Andrew: I have literally had to make this choice. The court says “I’m not gonna give them this instruction, I’m gonna give them this one instead,” and you know, you’ve gotta decide is this materially different than the one that I want to give.
Thomas: Mm-hmm. And is it worth pissing off the judge maybe?
Andrew: Right, that is the other thing.
Andrew: Because your default is, well, so noted Your Honor but I object to the court giving out this instruction. That’s your default but you don’t wanna do that frivolously, you don’t wanna lose credibility with the judge, you don’t wanna come off like an A-hole, but you gotta make that choice. You’ve gotta make that decision now before you figure out that you lost.
Thomas: Mm-hmm. You can’t go, just in general you can’t be like “objection!” What? “To something you said four hours ago.”
Thomas: So it has to be pretty timely.
Andrew: Yup, exactly right.
Thomas: Okay, yeah.
Andrew: And that’s what timely means, that you can’t wait and see and go oh, we lost, it must’ve been that stupid instruction.
Thomas: Mm-hmm. Right.
Andrew: No, you’ve gotta say at the time “I think this is wrong as a matter of law.”
Thomas: Alright! [Sighs] Well as usual when I get something right it’s usually a little bit of skill and a little bit of luck! [Laughs]

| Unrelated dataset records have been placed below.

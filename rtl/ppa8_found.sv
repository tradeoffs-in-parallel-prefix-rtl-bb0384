// ppa8_found: one of the 8-bit prefix adders found by the exhaustive structure search.
//
// The search enumerated every prefix network of 8 bits with up to 4 levels that forms all
// groups i:0 without overlapping groups. This module builds one of the structures singled out
// from that result, chosen by SEL (see ppa_pkg::ppa8_e): nine three-level (minimum-depth)
// structures, six four-level structures in which every source feeds only one node per level,
// the four-level 10-node structure that improves on Brent-Kung, and two four-level structures
// that trade depth for a lower branch effort on the critical path. The structures follow the
// diagrams of the original report; the selection by one enum parameter is this design's.
// Purely combinational: s = a + b + cin.
module ppa8_found #(
  parameter ppa_pkg::ppa8_e SEL = ppa_pkg::S8_FO2P5_N14_1
) (
  input  logic [7:0] a,
  input  logic [7:0] b,
  input  logic       cin,
  output logic [7:0] s,
  output logic       cout
);

  typedef int unsigned src3_t [0:2][7:0];
  typedef int unsigned src4_t [0:3][7:0];

  function automatic src3_t pick3(int unsigned idx);
    return ppa_pkg::S8_3LVL_SRC[idx];
  endfunction

  function automatic src4_t pick4(int unsigned idx);
    return ppa_pkg::S8_4LVL_SRC[idx];
  endfunction

  localparam int unsigned IDX = int'(SEL);

  if (IDX < ppa_pkg::PPA8_THREE_LEVEL) begin : g_three
    localparam src3_t SRC = pick3(IDX);
    prefix_adder #(.N(8), .M(3), .SRC(SRC)) u_adder (
      .a (a), .b (b), .cin (cin), .s (s), .cout (cout)
    );
  end else begin : g_four
    localparam src4_t SRC = pick4(IDX - ppa_pkg::PPA8_THREE_LEVEL);
    prefix_adder #(.N(8), .M(4), .SRC(SRC)) u_adder (
      .a (a), .b (b), .cin (cin), .s (s), .cout (cout)
    );
  end

endmodule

Thomas: I fudged it a little bit on that. You know, I feel like that was somewhere in my mind and in my reasoning but I definitely didn’t say it, so I might’ve lucked on that last step. But the important thing is the streak continues, and now mathematically I’m probably at 60%, right?

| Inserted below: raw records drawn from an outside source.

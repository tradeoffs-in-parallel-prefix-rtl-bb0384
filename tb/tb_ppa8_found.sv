// tb_ppa8_found: exhaustive self-checking test of all eighteen 8-bit search-result adders.
//
// One ppa8_found is built for every value of ppa_pkg::ppa8_e. Every operand pair and carry
// input (2^17 cases) is applied to all of them at once and each {cout, s} is compared with
// the integer sum. The shape of each prefix network is checked against the structure's
// published label: the node count (the second number of a (fanout, nodes) label) and the
// depth for every structure, a largest fanout of 1 for the (1, 11) structures, and the total
// horizontal wire length (area*power divided by nodes) and the branch effort of the worst
// path from bit 0 (from the delay) for those labelled with (delay, area*power).
// A watchdog ends the run if it stalls.
module tb_ppa8_found;
  localparam int K = ppa_pkg::PPA8_COUNT;
  // expected shape per structure, in ppa8_e order; -1 means "not published"
  localparam int EXP_NODES  [K] = '{14, 14, 13, 13, 13, 15, 15, 15, 12,
                                    11, 11, 11, 11, 11, 11, 10, 15, 13};
  localparam int EXP_LEVELS [K] = '{3, 3, 3, 3, 3, 3, 3, 3, 3,
                                    4, 4, 4, 4, 4, 4, 4, 4, 4};
  localparam int EXP_FANOUT [K] = '{-1, -1, -1, -1, -1, -1, -1, -1, -1,
                                     1, 1, 1, 1, 1, 1, -1, -1, -1};
  // (7.56,299)/13 = 23, (6.87,405)/15 = 27, (8.14,240)/12 = 20, (8.00,176)/11 = 16,
  // (8.85,130)/10 = 13, (6.73,405)/15 = 27. The (7.44,286) structure is drawn with a wire
  // length of 21 against the 22 its label implies, so it is left unchecked.
  localparam int EXP_WIRE   [K] = '{-1, -1, -1, 23, -1, -1, 27, -1, 20,
                                    -1, -1, 16, -1, -1, -1, 13, 27, -1};

  // Branch effort on the worst path from bit 0, from the delay labels:
  // delay = levels * effort^(1/levels), so (7.56 -> 16), (6.87 -> 12), (8.14 -> 20),
  // (8.00 -> 16), (8.85 -> 24), (6.73 -> 8), (7.44 -> 12).
  localparam int EXP_EFFORT [K] = '{-1, -1, -1, 16, -1, -1, 12, -1, 20,
                                    -1, -1, 16, -1, -1, -1, 24, 8, 12};

  logic [7:0] a, b;
  logic       cin;
  logic [7:0] s    [K];
  logic       cout [K];
  int checks = 0, failures = 0;

  task automatic expect_shape(input int k, input int ok, input int nodes, input int levels,
                              input int fanout, input int wlen, input int effort);
    checks++;
    if (ok != 1 || nodes != EXP_NODES[k] || levels != EXP_LEVELS[k] ||
        (EXP_FANOUT[k] >= 0 && fanout != EXP_FANOUT[k]) ||
        (EXP_WIRE[k] >= 0 && wlen != EXP_WIRE[k]) ||
        (EXP_EFFORT[k] >= 0 && effort != EXP_EFFORT[k])) begin
      failures++;
      $display({"FAIL shape of structure %0d: ok=%0d nodes=%0d levels=%0d fanout=%0d",
                " wire=%0d effort=%0d"},
               k, ok, nodes, levels, fanout, wlen, effort);
    end
  endtask

  for (genvar k = 0; k < K; k++) begin : g_dut
    ppa8_found #(.SEL(ppa_pkg::ppa8_e'(k))) u (
      .a(a), .b(b), .cin(cin), .s(s[k]), .cout(cout[k]));
    if (k < int'(ppa_pkg::PPA8_THREE_LEVEL)) begin : g_chk3
      initial expect_shape(k, int'(u.g_three.u_adder.u_net.STRUCT_OK),
                           u.g_three.u_adder.u_net.NODES, u.g_three.u_adder.u_net.LEVELS,
                           u.g_three.u_adder.u_net.MAX_FANOUT,
                           u.g_three.u_adder.u_net.WIRE_LENGTH,
                           u.g_three.u_adder.u_net.BRANCH_EFFORT);
    end else begin : g_chk4
      initial expect_shape(k, int'(u.g_four.u_adder.u_net.STRUCT_OK),
                           u.g_four.u_adder.u_net.NODES, u.g_four.u_adder.u_net.LEVELS,
                           u.g_four.u_adder.u_net.MAX_FANOUT,
                           u.g_four.u_adder.u_net.WIRE_LENGTH,
                           u.g_four.u_adder.u_net.BRANCH_EFFORT);
    end
  end

  initial begin
    #1;
    for (int v = 0; v < (1 << 17); v++) begin
      logic [8:0] exp;
      {cin, a, b} = 17'(v);
      #1;
      exp = {1'b0, a} + {1'b0, b} + {8'b0, cin};
      for (int k = 0; k < K; k++) begin
        checks++;
        if ({cout[k], s[k]} !== exp) begin
          failures++;
          if (failures < 10)
            $display("FAIL structure %0d a=%h b=%h cin=%b got %b_%h expected %h",
                     k, a, b, cin, cout[k], s[k], exp);
        end
      end
    end
    $display("TB_RESULT checks=%0d failures=%0d", checks, failures);
    $finish;
  end

  initial begin
    #10000000;
    failures++;
    $display("watchdog expired");
    $display("TB_RESULT checks=%0d failures=%0d", checks, failures);
    $finish;
  end
endmodule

Andrew: You are six in a row which ties your longest win streak since we started playing.
Thomas: Really? I thought I had like nine.
Andrew: Well maybe I’m wrong. Teresa will know. Teresa, let us know.
Thomas: Teresa, tell us.
Andrew: And you are up over 55%.
Andrew: But 55.2.
Thomas: Yeah, I was joking.
Andrew: So great work!
Thomas: 55.2, alright! There you have it! Do you believe in miracles? Alright, well, Andrew hop in your time machine and if anyone’s still listening [Laughing] after this long episode let ‘em know who this week’s big winner is.
Andrew: Yeah! This winner will go right here in our hundred-plus minute episode!
Andrew: Well Thomas, a lot of folks played along this week with T3BE. This week’s winner is LadyOtheFarm, that is @OtheFarm on Twitter who writes “The answer is B. When the judge informed the parties of her response and plan, that was the time to make any objections known.”
Short, succinct, to the point, correct. Great job! Everyone follow LadyOtheFarm, that is @OtheFarm on Twitter and congratulations on being this week’s winner!
Thomas: Alright! [Laughs] Thanks for listening everybody, we will see you for Rapid Response Friday!